EXERCISE GOAL – Your answer is the lines below, exactly, from the one that contains "n_cycles++;" through the one that contains "s2.f, s2.y, s2.x, pixel_out, exp_v);", both included.
"""
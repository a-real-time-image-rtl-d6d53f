// nagamod_filter -- the Nagamod smoothing operator (modified Nagao filter).
//
// For every 5x5 neighbourhood of the video stream, the filter considers the
// nine 3x3 sub-neighbourhoods centred on the nine innermost pixels (A, E, B
// in the upper row, H, I, F in the middle row, D, G, C in the lower row),
// finds the one whose extent (maximum - minimum intensity) is smallest and
// delivers that sub-neighbourhood's 12-bit sum. The sum divided by nine is
// the smoothed value of the 5x5 centre pixel.
//
// Structure (the document's compact organisation): three B1 blocks work on
// the line triples (y-4, y-3, y-2), (y-3, y-2, y-1) and (y-2, y-1, y) of the
// current column and give the three vertically stacked 3x3 windows whose
// right column is the current one. A first B2 keeps the best of these
// three; two z^-1 registers on its (extent, sum) hold the results of the
// two previous columns, and a second B2 chooses among the three columns.
// On equal extents the upper window, then the right-most column, is kept
// (tie order is this design's choice).
//
// Interface: col[0] is the pixel four lines up (oldest line delay), col[4]
// the pixel of the current line, all of the same column. Everything
// advances only when en is high (one cycle per active pixel). The result
// is registered: after the enabled cycle that presented column x of line y
// the output holds the result for the 5x5 window of lines y-4..y and
// columns x-4..x (centre pixel y-2, x-2). This output register is the
// second of the two pipeline stages; the first is the register that
// captures the line-buffer word from external memory.
module nagamod_filter
  import nagamod_pkg::*;
(
  input  logic     clk,
  input  logic     rst_n,
  input  logic     en,
  input  col5_t    col,
  output ext_sum_t res
);

  ext_sum_t w_top, w_mid, w_bot;   // 3x3 windows centred one line up / on / below the centre line
  ext_sum_t best_v;                // best of the three, current column
  ext_sum_t best_v_d1, best_v_d2;  // same for the two previous columns
  ext_sum_t best;

  nagamod_b1 u_b1_top (
    .clk, .rst_n, .en,
    .i1(col[0]), .i2(col[1]), .i3(col[2]),
    .extent(w_top.ext), .sum(w_top.sum)
  );

  nagamod_b1 u_b1_mid (
    .clk, .rst_n, .en,
    .i1(col[1]), .i2(col[2]), .i3(col[3]),
    .extent(w_mid.ext), .sum(w_mid.sum)
  );

  nagamod_b1 u_b1_bot (
    .clk, .rst_n, .en,
    .i1(col[2]), .i2(col[3]), .i3(col[4]),
    .extent(w_bot.ext), .sum(w_bot.sum)
  );

  nagamod_b2 u_b2_vert (
    .in1(w_top), .in2(w_mid), .in3(w_bot),
    .out(best_v)
  );

  always_ff @(posedge clk or negedge rst_n) begin
    if (!rst_n) begin
      best_v_d1 <= '0;
      best_v_d2 <= '0;
    end else if (en) begin
      best_v_d1 <= best_v;
      best_v_d2 <= best_v_d1;
    end
  end

  nagamod_b2 u_b2_horz (
    .in1(best_v), .in2(best_v_d1), .in3(best_v_d2),
    .out(best)
  );

  always_ff @(posedge clk or negedge rst_n) begin
    if (!rst_n)  res <= '0;
    else if (en) res <= best;
  end

endmodule
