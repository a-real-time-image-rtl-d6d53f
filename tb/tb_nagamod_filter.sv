// tb_nagamod_filter -- self-checking test of the Nagamod filter datapath.
//
// Feeds random five-pixel columns with a random enable and keeps its own
// 5x5 window of the enabled columns (zero before the first column, as
// after reset). After each enabled cycle it checks the registered result
// against a direct evaluation: the nine 3x3 sub-windows of the 5x5 window
// are scanned, right column first and upper window first within a column,
// and the first with the smallest extent gives the expected extent and
// sum. Pixels are drawn from a few flat levels with noise so that ties and
// every one of the nine positions occur; the test fails if any of the nine
// positions is never chosen.
module tb_nagamod_filter;
  import nagamod_pkg::*;

  logic     clk = 1'b0, rst_n = 1'b0, en = 1'b0;
  col5_t    col;
  ext_sum_t res;
  int       checks = 0, failures = 0;
  int       chosen [3][3];
  int       ties = 0;

  pixel_t   win [5][5];   // [column 0 oldest .. 4 newest][line 0 oldest .. 4 current]

  nagamod_filter dut (.*);

  always #5 clk = ~clk;

  initial begin
    #2000000;
    failures++;
    $display("watchdog expired");
    $display("TB_RESULT checks=%0d failures=%0d", checks, failures);
    $finish;
  end

  function automatic ext_sum_t expected(output int hc, output int vr, output bit tie);
    ext_sum_t best;
    int mn, mx, sm;
    best.ext = '1; best.sum = '0; hc = -1; vr = -1; tie = 0;
    for (int h = 2; h >= 0; h--)        // column triple h..h+2, right-most first
      for (int v = 0; v < 3; v++) begin // line triple v..v+2, upper first
        mn = 255; mx = 0; sm = 0;
        for (int c = h; c < h + 3; c++)
          for (int l = v; l < v + 3; l++) begin
            if (int'(win[c][l]) < mn) mn = int'(win[c][l]);
            if (int'(win[c][l]) > mx) mx = int'(win[c][l]);
            sm += int'(win[c][l]);
          end
        if (hc < 0 || mx - mn < int'(best.ext)) begin
          best.ext = pixel_t'(mx - mn); best.sum = sum_t'(sm); hc = h; vr = v; tie = 0;
        end else if (mx - mn == int'(best.ext)) tie = 1;
      end
    return best;
  endfunction

  initial begin
    ext_sum_t exp_r;
    int hc, vr;
    bit tie;
    pixel_t base;
    foreach (win[a, b]) win[a][b] = '0;
    foreach (chosen[a, b]) chosen[a][b] = 0;
    col = '0;
    repeat (3) @(posedge clk);
    rst_n <= 1'b1;
    for (int n = 0; n < 20000; n++) begin
      @(negedge clk);
      en = ($urandom_range(4) != 0);
      for (int l = 0; l < 5; l++) begin
        base = ($urandom_range(1) != 0) ? 8'd40 : 8'd200;
        if (n % 3 == 0) col[l] = pixel_t'($urandom);
        else            col[l] = base + pixel_t'($urandom_range(6));
      end
      @(posedge clk);
      if (en) begin
        for (int c = 0; c < 4; c++) win[c] = win[c + 1];
        for (int l = 0; l < 5; l++) win[4][l] = col[l];
      end
      #1;
      exp_r = expected(hc, vr, tie);
      checks++;
      if (res != exp_r) begin
        failures++;
        if (failures < 10)
          $display("filter mismatch at %0d: got ext=%0d sum=%0d, expected ext=%0d sum=%0d",
                   n, res.ext, res.sum, exp_r.ext, exp_r.sum);
      end
      if (en) begin
        chosen[hc][vr]++;
        if (tie) ties++;
      end
    end
    foreach (chosen[a, b]) begin
      $display("window columns %0d..%0d lines %0d..%0d chosen %0d times", a, a + 2, b, b + 2, chosen[a][b]);
      if (chosen[a][b] == 0) failures++;
    end
    $display("results decided among equal extents: %0d", ties);
    if (ties == 0) failures++;
    $display("TB_RESULT checks=%0d failures=%0d", checks, failures);
    $finish;
  end
endmodule
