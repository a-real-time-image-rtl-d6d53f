// nagamod_top -- real-time Nagamod video smoothing on one FPGA with one
// external SRAM bank.
//
// A video stream (8-bit pixels in raster order with Blank, SYNH and SYNV
// timing) enters through the I/O interface. The common memory controller
// keeps the four previous lines in the external SRAM, one 32-bit word per
// column, and with one read and one write per pixel delivers the five
// pixels of the current column of the 5x5 window. The Nagamod filter
// (three B1 and two B2 components) picks, within every 5x5 window, the 3x3
// sub-window of smallest extent and outputs its sum; the I/O interface
// sends it back with the timing signals delayed to match.
//
// Clocking: clk runs at twice the pixel rate (20 MHz for the 10 MHz pixel
// clock of a 512x512, 25 images/s stream). pix_clk_o is the recovered
// pixel clock: the board presents a new pixel for each of its periods and
// the design samples it at the end of the period (when pix_clk_o is high
// at a clk edge). Results leave two pixel periods after their last pixel
// came in. Latency and clocking are this design's choices within the
// document's two-stage pipeline and 20 MHz memory clock.
//
// SRAM port: asynchronous 512Kx32 SRAM with active-low chip enable,
// output enable and write enable; read data are taken at the end of the
// read cycle, a write happens during the write cycle. Data in and out are
// separate buses here; the board's bidirectional bus is outside this RTL.
// Only LINE_W words are used, so the upper address bits stay zero.
//
// The extent of the chosen window (res.ext) is computed but not brought
// out: the final B2 of the filter leaves its extent output unconnected,
// and only the sum forms the filtered pixel. Lint reports these bits as
// unused for that reason.
module nagamod_top
  import nagamod_pkg::*;
#(
  parameter int unsigned LINE_W = 512,
  parameter int unsigned LINES  = 512,
  parameter int unsigned ADDR_W = 19
) (
  input  logic              clk,
  input  logic              rst_n,
  // video in
  input  pixel_t            pixel_in,
  input  logic              blank,
  input  logic              synh,
  input  logic              synv,
  output logic              pix_clk_o,
  // video out
  output sum_t              pixel_out,
  output logic              border_o,
  output logic              blank_o,
  output logic              synh_o,
  output logic              synv_o,
  // external SRAM bank
  output logic [ADDR_W-1:0] sram_addr,
  output word_t             sram_wdata,
  input  word_t             sram_rdata,
  output logic              sram_ce_n,
  output logic              sram_oe_n,
  output logic              sram_we_n
);

  logic   phase, pix_tick, word_ld, step, act;
  pixel_t pix;
  col5_t  col5;
  logic [$clog2(LINE_W)-1:0] col;
  ext_sum_t res;

  cmc_ctrl u_cmc_ctrl (
    .clk, .rst_n, .act,
    .phase, .pix_tick, .word_ld, .step,
    .sram_ce_n, .sram_oe_n, .sram_we_n
  );

  cmc_datapath #(.LINE_W(LINE_W), .ADDR_W(ADDR_W)) u_cmc_dp (
    .clk, .rst_n, .pix_tick, .act, .word_ld, .step, .pix,
    .sram_rdata, .sram_addr, .sram_wdata,
    .col5, .col
  );

  nagamod_filter u_filter (
    .clk, .rst_n, .en(step), .col(col5), .res
  );

  io_interface #(.LINES(LINES), .LINE_W(LINE_W)) u_io (
    .clk, .rst_n, .pix_tick, .step,
    .pixel_in, .blank, .synh, .synv,
    .pix, .act, .col, .res_sum(res.sum),
    .pixel_out, .border_o, .blank_o, .synh_o, .synv_o
  );

  assign pix_clk_o = phase;

endmodule
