// tb_nagamod_top -- end-to-end test of the Nagamod smoothing design.
//
// The testbench plays the synchronisation board and the external SRAM
// bank. It sends FRAMES video frames of H lines of W pixels, with line
// blanking (Blank low, a SYNH pulse) and frame blanking (Blank and SYNV
// low), one pixel per pixel period (two clock cycles), and checks every
// output pixel period:
//  * Blank, SYNH and SYNV come back exactly two pixel periods late;
//  * each active output carries the result for the 5x5 window whose lower
//    right pixel was the input two periods earlier: border flagged when the
//    window is not inside the frame, otherwise the sum of the 3x3
//    sub-window of smallest extent, computed here directly from the frame
//    (nine windows scanned right column first, upper first);
//  * the SRAM sees one read and one write in every active pixel period and
//    no access in a blanked one.
// Frames are random noise, blocks with noise, and nearly flat (many equal
// extents). The test counts how often each mechanism occurred (line and
// frame blanking with the memory idle, border results, ties, each of the
// nine sub-windows chosen) and fails if one never did.
module tb_nagamod_top;
  import nagamod_pkg::*;

  localparam int W = 24, H = 16, FRAMES = 3;
  // blanking, in pixel periods: per line (SYNH low for HS of them) and
  // per frame (SYNV low for VS of them, then two more)
  localparam int HBL = 3, HS = 1, VS = 4;
  localparam int FRAME_PERIODS = VS + 2 + H * (W + HBL);

  logic   clk = 1'b0, rst_n = 1'b0;
  pixel_t pixel_in = '0;
  logic   blank = 1'b0, synh = 1'b1, synv = 1'b1;
  logic   pix_clk_o;
  sum_t   pixel_out;
  logic   border_o, blank_o, synh_o, synv_o;
  logic [18:0] sram_addr;
  word_t  sram_wdata, sram_rdata;
  logic   sram_ce_n, sram_oe_n, sram_we_n;

  int checks = 0, failures = 0;
  int n_results = 0, n_border = 0, n_ties = 0, n_hblank = 0, n_vblank = 0;
  int n_active_in = 0, n_synh_out = 0, n_frames_out = 0;
  int chosen [3][3];
  int ce_cycles = 0, rd_cycles = 0, wr_cycles = 0;
  longint n_cycles = 0;

  pixel_t img [FRAMES][H][W];

  typedef struct { logic b, h, v; int f, y, x; } smp_t;
  smp_t hist [$];

  nagamod_top #(.LINE_W(W), .LINES(H)) dut (.*);

  sram_model u_sram (
    .clk, .addr(sram_addr), .wdata(sram_wdata), .rdata(sram_rdata),
    .ce_n(sram_ce_n), .oe_n(sram_oe_n), .we_n(sram_we_n)
  );

  always #25 clk = ~clk;   // 20 MHz memory clock, 10 MHz pixel rate

  initial begin
    #(64'd200 * (64'(FRAMES) * 64'(FRAME_PERIODS) + 64'd40) + 64'd100000);
    failures++;
    $display("watchdog expired");
    $display("TB_RESULT checks=%0d failures=%0d", checks, failures);
    $finish;
  end

  function automatic sum_t reference(int f, int y, int x, output int hc, output int vr, output bit tie);
    int best_e, best_s, mn, mx, sm, v;
    best_e = 1000; best_s = 0; hc = 0; vr = 0; tie = 0;
    for (int h = 2; h >= 0; h--)
      for (int vv = 0; vv < 3; vv++) begin
        mn = 255; mx = 0; sm = 0;
        for (int r = vv; r < vv + 3; r++)
          for (int c = h; c < h + 3; c++) begin
            v = int'(img[f][y - 4 + r][x - 4 + c]);
            if (v < mn) mn = v;
            if (v > mx) mx = v;
            sm += v;
          end
        if (mx - mn < best_e) begin
          best_e = mx - mn; best_s = sm; hc = h; vr = vv; tie = 0;
        end else if (mx - mn == best_e) tie = 1;
      end
    return sum_t'(best_s);
  endfunction

  // SRAM activity within the current pixel period
  always @(posedge clk) if (rst_n) begin
    n_cycles++;
    if (!sram_ce_n) ce_cycles++;
    if (!sram_ce_n && !sram_oe_n) rd_cycles++;
    if (!sram_ce_n && !sram_we_n) wr_cycles++;
  end

  // end of each pixel period: inputs are sampled now; outputs belong to
  // the sample taken two periods ago
  always @(posedge clk) if (rst_n && pix_clk_o) begin
    smp_t s1, s2;
    int hc, vr;
    bit tie;
    sum_t exp_v;
    hist.push_front('{blank, synh, synv, cur_f, cur_y, cur_x});
    if (hist.size() > 3) hist.pop_back();
    if (hist.size() == 3) begin
      s1 = hist[1]; s2 = hist[2];
      // memory activity of the period that ends now (sample s1 in process)
      checks++;
      if (s1.b ? (ce_cycles != 2 || rd_cycles != 1 || wr_cycles != 1)
               : (ce_cycles != 0)) begin
        failures++;
        if (failures < 10) $display("memory activity wrong: act=%0b ce=%0d rd=%0d wr=%0d",
                                    s1.b, ce_cycles, rd_cycles, wr_cycles);
      end
      if (!s1.b && s1.v) n_hblank++;
      if (!s1.b && !s1.v) n_vblank++;
      // regenerated timing
      checks++;
      if (blank_o != s2.b || synh_o != s2.h || synv_o != s2.v) begin
        failures++;
        if (failures < 10) $display("timing out wrong at frame %0d line %0d col %0d", s2.f, s2.y, s2.x);
      end
      if (!synh_o) n_synh_out++;
      if (s2.b) begin
        n_results++;
        checks++;
        if (border_o != !(s2.y >= 4 && s2.x >= 4)) begin
          failures++;
          if (failures < 10) $display("border flag wrong at line %0d col %0d", s2.y, s2.x);
        end
        if (s2.y >= 4 && s2.x >= 4) begin
          exp_v = reference(s2.f, s2.y, s2.x, hc, vr, tie);
          chosen[hc][vr]++;
          if (tie) n_ties++;
          checks++;
          if (pixel_out != exp_v) begin
            failures++;
            if (failures < 10) $display("frame %0d line %0d col %0d: got %0d expected %0d",
                                        s2.f, s2.y, s2.x, pixel_out, exp_v);
          end
        end else n_border++;
      end
    end
    ce_cycles = 0; rd_cycles = 0; wr_cycles = 0;
  end

  int cur_f = 0, cur_y = 0, cur_x = 0;

  // time between rising edges of the regenerated SYNV: one frame
  realtime t_synv = 0.0;
  int      n_frame_periods = 0;
  logic    synv_o_q = 1'b1;
  always @(posedge clk) begin
    synv_o_q <= synv_o;
    if (rst_n && synv_o && !synv_o_q) begin
      if (t_synv > 0.0) begin
        n_frame_periods++;
        checks++;
        // 100 ns per pixel period (10 MHz pixel rate)
        if ($realtime - t_synv != real'(FRAME_PERIODS) * 100.0) begin
          failures++;
          $display("frame period %0t, expected %0d pixel periods", $realtime - t_synv, FRAME_PERIODS);
        end
      end
      t_synv = $realtime;
    end
  end

  task automatic put(input pixel_t p, input bit b, input bit h, input bit v,
                     input int f, input int y, input int x);
    pixel_in <= p; blank <= b; synh <= h; synv <= v;
    cur_f <= f; cur_y <= y; cur_x <= x;
    if (b) n_active_in++;
    @(posedge clk iff pix_clk_o);
  endtask

  initial begin
    foreach (chosen[a, b]) chosen[a][b] = 0;
    for (int f = 0; f < FRAMES; f++)
      for (int y = 0; y < H; y++)
        for (int x = 0; x < W; x++)
          case (f % 3)
            0: img[f][y][x] = pixel_t'($urandom);
            1: img[f][y][x] = pixel_t'((((x / 5) + (y / 7)) % 2 != 0 ? 180 : 50) + $urandom_range(12));
            default: img[f][y][x] = pixel_t'(100 + $urandom_range(2));
          endcase
    repeat (3) @(posedge clk);
    rst_n <= 1'b1;
    @(posedge clk iff pix_clk_o);
    for (int f = 0; f < FRAMES; f++) begin
      repeat (VS) put('0, 0, 1, 0, f, 0, 0);      // frame blanking, SYNV low
      repeat (2) put('0, 0, 1, 1, f, 0, 0);
      for (int y = 0; y < H; y++) begin
        for (int x = 0; x < W; x++) put(img[f][y][x], 1, 1, 1, f, y, x);
        for (int k = 0; k < HBL; k++)               // line blanking, SYNH pulse
          put('0, 0, (y == H - 1 || k < 1 || k > HS) ? 1'b1 : 1'b0, 1, f, y, 0);
      end
    end
    repeat (4) put('0, 0, 1, 1, 0, 0, 0);

    $display("active pixels in %0d, results out %0d (%0d border), %0d decided among equal extents",
             n_active_in, n_results, n_border, n_ties);
    $display("frame period %0d pixel periods = %0.3f ms at a 10 MHz pixel rate (%0d measured)",
             FRAME_PERIODS, real'(FRAME_PERIODS) * 1.0e-4, n_frame_periods);
    $display("blanked periods: %0d line, %0d frame; SYNH pulses regenerated %0d; %0d clock cycles",
             n_hblank, n_vblank, n_synh_out, n_cycles);
    checks++;
    if (n_results != n_active_in) failures++;
    if (n_border == 0 || n_ties == 0 || n_hblank == 0 || n_vblank == 0 || n_synh_out == 0 || n_frame_periods == 0) failures++;
    foreach (chosen[a, b]) begin
      $display("sub-window columns +%0d lines +%0d chosen %0d times", a, b, chosen[a][b]);
      if (chosen[a][b] == 0) failures++;
    end
    $display("TB_RESULT checks=%0d failures=%0d", checks, failures);
    $finish;
  end
endmodule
"""
WORKED SOLUTION –
    n_cycles++;
    if (!sram_ce_n) ce_cycles++;
    if (!sram_ce_n && !sram_oe_n) rd_cycles++;
    if (!sram_ce_n && !sram_we_n) wr_cycles++;
  end

  // end of each pixel period: inputs are sampled now; outputs belong to
  // the sample taken two periods ago
  always @(posedge clk) if (rst_n && pix_clk_o) begin
    smp_t s1, s2;
    int hc, vr;
    bit tie;
    sum_t exp_v;
    hist.push_front('{blank, synh, synv, cur_f, cur_y, cur_x});
    if (hist.size() > 3) hist.pop_back();
    if (hist.size() == 3) begin
      s1 = hist[1]; s2 = hist[2];
      // memory activity of the period that ends now (sample s1 in process)
      checks++;
      if (s1.b ? (ce_cycles != 2 || rd_cycles != 1 || wr_cycles != 1)
               : (ce_cycles != 0)) begin
        failures++;
        if (failures < 10) $display("memory activity wrong: act=%0b ce=%0d rd=%0d wr=%0d",
                                    s1.b, ce_cycles, rd_cycles, wr_cycles);
      end
      if (!s1.b && s1.v) n_hblank++;
      if (!s1.b && !s1.v) n_vblank++;
      // regenerated timing
      checks++;
      if (blank_o != s2.b || synh_o != s2.h || synv_o != s2.v) begin
        failures++;
        if (failures < 10) $display("timing out wrong at frame %0d line %0d col %0d", s2.f, s2.y, s2.x);
      end
      if (!synh_o) n_synh_out++;
      if (s2.b) begin
        n_results++;
        checks++;
        if (border_o != !(s2.y >= 4 && s2.x >= 4)) begin
          failures++;
          if (failures < 10) $display("border flag wrong at line %0d col %0d", s2.y, s2.x);
        end
        if (s2.y >= 4 && s2.x >= 4) begin
          exp_v = reference(s2.f, s2.y, s2.x, hc, vr, tie);
          chosen[hc][vr]++;
          if (tie) n_ties++;
          checks++;
          if (pixel_out != exp_v) begin
            failures++;
            if (failures < 10) $display("frame %0d line %0d col %0d: got %0d expected %0d",
                                        s2.f, s2.y, s2.x, pixel_out, exp_v);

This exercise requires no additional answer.